**ASSIGNMENT:** Copy every record that appears below, exactly as it stands.

**RECORDS SUPPLIED:**
· · · · · · ·

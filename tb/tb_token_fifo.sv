// tb_token_fifo -- random push/pop traffic against a scoreboard queue:
// order and values of the tokens, the fill level, full and empty flags, and
// one token per clock when both sides are always willing.
module tb_token_fifo;
  localparam int DEPTH = 4;
  logic clk = 0, rst_n = 0;
  logic in_valid, in_ready, out_valid, out_ready;
  logic [15:0] in_data, out_data;
  logic [$clog2(DEPTH+1)-1:0] count;
  logic [15:0] sb[$];
  int checks = 0, failures = 0, cycles = 0, pops = 0;
  bit  stream;

  token_fifo #(.WIDTH(16), .DEPTH(DEPTH)) dut (.*);

  always #5 clk = ~clk;

  initial begin
    repeat (20000) @(posedge clk);
    failures++;
    $display("watchdog expired");
    $display("TB_RESULT checks=%0d failures=%0d", checks, failures);
    $finish;
  end

  always @(posedge clk) if (rst_n) begin
    cycles++;
    checks++;
    if (count != sb.size() || in_ready != (sb.size() < DEPTH) || out_valid != (sb.size() != 0)) begin
      failures++;
      $display("FAIL level: count=%0d model=%0d", count, sb.size());
    end
    if (out_valid && out_ready) begin
      checks++;
      pops++;
      if (out_data != sb[0]) begin
        failures++;
        $display("FAIL data %h want %h", out_data, sb[0]);
      end
      void'(sb.pop_front());
    end
    if (in_valid && in_ready) sb.push_back(in_data);
  end

  always @(negedge clk) begin
    in_valid  <= stream ? 1'b1 : ($urandom_range(3) != 0);
    out_ready <= stream ? 1'b1 : ($urandom_range(3) == 0 ? 1'b0 : 1'b1);
    in_data   <= 16'($urandom);
  end

  initial begin
    stream = 0;
    in_valid = 0; out_ready = 0; in_data = 0;
    repeat (3) @(posedge clk);
    rst_n = 1;
    repeat (3000) @(posedge clk);
    // streaming: one token per clock
    stream = 1;
    repeat (20) @(posedge clk);
    pops = 0;
    repeat (100) @(posedge clk);
    checks++;
    if (pops != 100) begin
      failures++;
      $display("FAIL throughput: %0d tokens in 100 clocks", pops);
    end
    $display("TB_RESULT checks=%0d failures=%0d", checks, failures);
    $finish;
  end
endmodule
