// power_core_pe -- one stage PE_i of the power core.
//
// Stage i holds two floating-point multipliers. The lower one squares the
// incoming power x^(2^i) to give x^(2^(i+1)) for the next stage; the upper one
// multiplies the running product by x^(2^i), and a multiplexer controlled by
// exponent bit b_i keeps either that product or the unchanged running product.
// Both results are registered (the "D" delay between stages), so each stage
// adds one clock of latency and accepts a new operand every clock while en is
// high. Structure as in the architecture; the enable used for back-pressure
// is this design's addition.
module power_core_pe
  import moments_pkg::*;
(
  input  logic clk,
  input  logic en,
  input  logic bit_i,     // b_i of the exponent
  input  fp_t  acc_in,    // product of the selected x^(2^l), l < i
  input  fp_t  pw_in,     // x^(2^i)
  output fp_t  acc_out,
  output fp_t  pw_out     // x^(2^(i+1))
);
  fp_t prod, square;

  fp_mul u_mul_acc (.a(acc_in), .b(pw_in), .p(prod));
  fp_mul u_mul_sq  (.a(pw_in),  .b(pw_in), .p(square));

  always_ff @(posedge clk) begin
    if (en) begin
      acc_out <= bit_i ? prod : acc_in;
      pw_out  <= square;
    end
  end
endmodule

· · · · · · ·

**EXERCISE ANSWER:**
filename tb/tb_token_fifo.sv
// tb_token_fifo -- random push/pop traffic against a scoreboard queue:
// order and values of the tokens, the fill level, full and empty flags, and
// one token per clock when both sides are always willing.
module tb_token_fifo;
  localparam int DEPTH = 4;
  logic clk = 0, rst_n = 0;
  logic in_valid, in_ready, out_valid, out_ready;
  logic [15:0] in_data, out_data;
  logic [$clog2(DEPTH+1)-1:0] count;
  logic [15:0] sb[$];
  int checks = 0, failures = 0, cycles = 0, pops = 0;
  bit  stream;

  token_fifo #(.WIDTH(16), .DEPTH(DEPTH)) dut (.*);

  always #5 clk = ~clk;

  initial begin
    repeat (20000) @(posedge clk);
    failures++;
    $display("watchdog expired");
    $display("TB_RESULT checks=%0d failures=%0d", checks, failures);
    $finish;
  end

  always @(posedge clk) if (rst_n) begin
    cycles++;
    checks++;
    if (count != sb.size() || in_ready != (sb.size() < DEPTH) || out_valid != (sb.size() != 0)) begin
      failures++;
      $display("FAIL level: count=%0d model=%0d", count, sb.size());
    end
    if (out_valid && out_ready) begin
      checks++;
      pops++;
      if (out_data != sb[0]) begin
        failures++;
        $display("FAIL data %h want %h", out_data, sb[0]);
      end
      void'(sb.pop_front());
    end
    if (in_valid && in_ready) sb.push_back(in_data);
  end

  always @(negedge clk) begin
    in_valid  <= stream ? 1'b1 : ($urandom_range(3) != 0);
    out_ready <= stream ? 1'b1 : ($urandom_range(3) == 0 ? 1'b0 : 1'b1);
    in_data   <= 16'($urandom);
  end

  initial begin
    stream = 0;
    in_valid = 0; out_ready = 0; in_data = 0;
    repeat (3) @(posedge clk);
    rst_n = 1;
    repeat (3000) @(posedge clk);
    // streaming: one token per clock
    stream = 1;
    repeat (20) @(posedge clk);
    pops = 0;
    repeat (100) @(posedge clk);
    checks++;
    if (pops != 100) begin
      failures++;
      $display("FAIL throughput: %0d tokens in 100 clocks", pops);
    end
    $display("TB_RESULT checks=%0d failures=%0d", checks, failures);
    $finish;
  end
endmodule
// power_core_pe -- one stage PE_i of the power core.
//
// Stage i holds two floating-point multipliers. The lower one squares the
// incoming power x^(2^i) to give x^(2^(i+1)) for the next stage; the upper one
// multiplies the running product by x^(2^i), and a multiplexer controlled by
// exponent bit b_i keeps either that product or the unchanged running product.
// Both results are registered (the "D" delay between stages), so each stage
// adds one clock of latency and accepts a new operand every clock while en is
// high. Structure as in the architecture; the enable used for back-pressure
// is this design's addition.
module power_core_pe
  import moments_pkg::*;
(
  input  logic clk,
  input  logic en,
  input  logic bit_i,     // b_i of the exponent
  input  fp_t  acc_in,    // product of the selected x^(2^l), l < i
  input  fp_t  pw_in,     // x^(2^i)
  output fp_t  acc_out,
  output fp_t  pw_out     // x^(2^(i+1))
);
  fp_t prod, square;

  fp_mul u_mul_acc (.a(acc_in), .b(pw_in), .p(prod));
  fp_mul u_mul_sq  (.a(pw_in),  .b(pw_in), .p(square));

  always_ff @(posedge clk) begin
    if (en) begin
      acc_out <= bit_i ? prod : acc_in;
      pw_out  <= square;
    end
  end
endmodule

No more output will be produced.